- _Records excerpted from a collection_
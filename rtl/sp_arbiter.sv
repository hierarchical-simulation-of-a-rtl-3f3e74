// sp_arbiter: round-robin arbiter of one output port, four cycles deep.
//
// The switch core runs four times faster than a flit-wide core would, but
// arbitration itself is not made faster, so it takes four core cycles. Here
// those four cycles are four register stages of one round-robin decision:
//   1. sample the request vector (only when the output is free),
//   2. rotate it so the input after the last winner is at position 0,
//   3. find the first requesting position (priority encode),
//   4. rotate back to an input number and register the grant.
// The grant then holds the output for the whole packet, until `release`
// (the tail phit has been sent). A release with other requests pending starts
// the next arbitration in the same edge. Requests that arrive while an
// arbitration is in progress wait for the next one; requesters must hold
// their request until granted.
//
// Timing: requests present in the cycle before edge e give a grant
// (gnt_valid, gnt_idx) visible after edge e+3.
//
// From the switch description: arbitration per output taking four core
// cycles. This design's own choices: round-robin fairness and the split of
// the decision into the four stages above.
module sp_arbiter
  import sp_pkg::*;
#(
  parameter int unsigned N = NPORTS
) (
  input  logic                 clk,
  input  logic                 rst_n,
  input  logic [N-1:0]         req,
  input  logic                 release_i, // tail phit of the granted packet sent
  output logic                 gnt_valid,
  output logic [$clog2(N)-1:0] gnt_idx
);

  localparam int unsigned IW = $clog2(N);

  typedef enum logic [2:0] {S_IDLE, S_ROT, S_PICK, S_GNT, S_BUSY} state_e;

  state_e         state;
  logic [N-1:0]   req_q, rot_q;
  logic [IW-1:0]  sel_q, ptr;
  logic           found_q;
  logic [N-1:0]   rot_d;
  logic [IW-1:0]  sel_d;
  logic           found_d;
  logic [IW-1:0]  win_d;
  logic           start;

  function automatic logic [IW-1:0] mod_add(input logic [IW-1:0] a, input logic [IW-1:0] b);
    logic [IW:0] s;
    s = {1'b0, a} + {1'b0, b};
    if (s >= (IW+1)'(N)) s = s - (IW+1)'(N);
    return s[IW-1:0];
  endfunction

  always_comb begin
    for (int k = 0; k < N; k++) rot_d[k] = req_q[mod_add(IW'(k), ptr)];
  end

  always_comb begin
    sel_d   = '0;
    found_d = 1'b0;
    for (int k = N - 1; k >= 0; k--) begin
      if (rot_q[k]) begin
        sel_d   = IW'(k);
        found_d = 1'b1;
      end
    end
  end

  assign win_d = mod_add(sel_q, ptr);
  assign start = (|req) && ((state == S_IDLE) || (state == S_BUSY && release_i));

  always_ff @(posedge clk or negedge rst_n) begin
    if (!rst_n) begin
      state   <= S_IDLE;
      req_q   <= '0;
      rot_q   <= '0;
      sel_q   <= '0;
      found_q <= 1'b0;
      ptr     <= '0;
      gnt_idx <= '0;
    end else begin
      unique case (state)
        S_IDLE: if (start) begin req_q <= req; state <= S_ROT; end
        S_ROT:  begin rot_q <= rot_d; state <= S_PICK; end
        S_PICK: begin sel_q <= sel_d; found_q <= found_d; state <= S_GNT; end
        S_GNT: begin
          if (found_q) begin
            gnt_idx <= win_d;
            ptr     <= mod_add(win_d, IW'(1));
            state   <= S_BUSY;
          end else begin
            state   <= S_IDLE;
          end
        end
        S_BUSY: begin
          if (start) begin req_q <= req; state <= S_ROT; end
          else if (release_i) state <= S_IDLE;
        end
        default: state <= S_IDLE;
      endcase
    end
  end

  assign gnt_valid = (state == S_BUSY);

  // A release only ends a grant that exists.
  assert property (@(posedge clk) disable iff (!rst_n) release_i |-> gnt_valid)
    else $error("sp_arbiter: release without grant");

endmodule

- _YOUR OBJECTIVE_
Now that the records have been shown, restate each one word for word.

- _RESULT_
filename rtl/sp_arbiter.sv
repository hierarchical-simulation-of-a-rtl-3f3e74
// sp_arbiter: round-robin arbiter of one output port, four cycles deep.
//
// The switch core runs four times faster than a flit-wide core would, but
// arbitration itself is not made faster, so it takes four core cycles. Here
// those four cycles are four register stages of one round-robin decision:
//   1. sample the request vector (only when the output is free),
//   2. rotate it so the input after the last winner is at position 0,
//   3. find the first requesting position (priority encode),
//   4. rotate back to an input number and register the grant.
// The grant then holds the output for the whole packet, until `release`
// (the tail phit has been sent). A release with other requests pending starts
// the next arbitration in the same edge. Requests that arrive while an
// arbitration is in progress wait for the next one; requesters must hold
// their request until granted.
//
// Timing: requests present in the cycle before edge e give a grant
// (gnt_valid, gnt_idx) visible after edge e+3.
//
// From the switch description: arbitration per output taking four core
// cycles. This design's own choices: round-robin fairness and the split of
// the decision into the four stages above.
module sp_arbiter
  import sp_pkg::*;
#(
  parameter int unsigned N = NPORTS
) (
  input  logic                 clk,
  input  logic                 rst_n,
  input  logic [N-1:0]         req,
  input  logic                 release_i, // tail phit of the granted packet sent
  output logic                 gnt_valid,
  output logic [$clog2(N)-1:0] gnt_idx
);

  localparam int unsigned IW = $clog2(N);

  typedef enum logic [2:0] {S_IDLE, S_ROT, S_PICK, S_GNT, S_BUSY} state_e;

  state_e         state;
  logic [N-1:0]   req_q, rot_q;
  logic [IW-1:0]  sel_q, ptr;
  logic           found_q;
  logic [N-1:0]   rot_d;
  logic [IW-1:0]  sel_d;
  logic           found_d;
  logic [IW-1:0]  win_d;
  logic           start;

  function automatic logic [IW-1:0] mod_add(input logic [IW-1:0] a, input logic [IW-1:0] b);
    logic [IW:0] s;
    s = {1'b0, a} + {1'b0, b};
    if (s >= (IW+1)'(N)) s = s - (IW+1)'(N);
    return s[IW-1:0];
  endfunction

  always_comb begin
    for (int k = 0; k < N; k++) rot_d[k] = req_q[mod_add(IW'(k), ptr)];
  end

  always_comb begin
    sel_d   = '0;
    found_d = 1'b0;
    for (int k = N - 1; k >= 0; k--) begin
      if (rot_q[k]) begin
        sel_d   = IW'(k);
        found_d = 1'b1;
      end
    end
  end

  assign win_d = mod_add(sel_q, ptr);
  assign start = (|req) && ((state == S_IDLE) || (state == S_BUSY && release_i));

  always_ff @(posedge clk or negedge rst_n) begin
    if (!rst_n) begin
      state   <= S_IDLE;
      req_q   <= '0;
      rot_q   <= '0;
      sel_q   <= '0;
      found_q <= 1'b0;
      ptr     <= '0;
      gnt_idx <= '0;
    end else begin
      unique case (state)
        S_IDLE: if (start) begin req_q <= req; state <= S_ROT; end
        S_ROT:  begin rot_q <= rot_d; state <= S_PICK; end
        S_PICK: begin sel_q <= sel_d; found_q <= found_d; state <= S_GNT; end
        S_GNT: begin
          if (found_q) begin
            gnt_idx <= win_d;
            ptr     <= mod_add(win_d, IW'(1));
            state   <= S_BUSY;
          end else begin
            state   <= S_IDLE;
          end
        end
        S_BUSY: begin
          if (start) begin req_q <= req; state <= S_ROT; end
          else if (release_i) state <= S_IDLE;
        end
        default: state <= S_IDLE;
      endcase
    end
  end

  assign gnt_valid = (state == S_BUSY);

  // A release only ends a grant that exists.
  assert property (@(posedge clk) disable iff (!rst_n) release_i |-> gnt_valid)
    else $error("sp_arbiter: release without grant");

endmodule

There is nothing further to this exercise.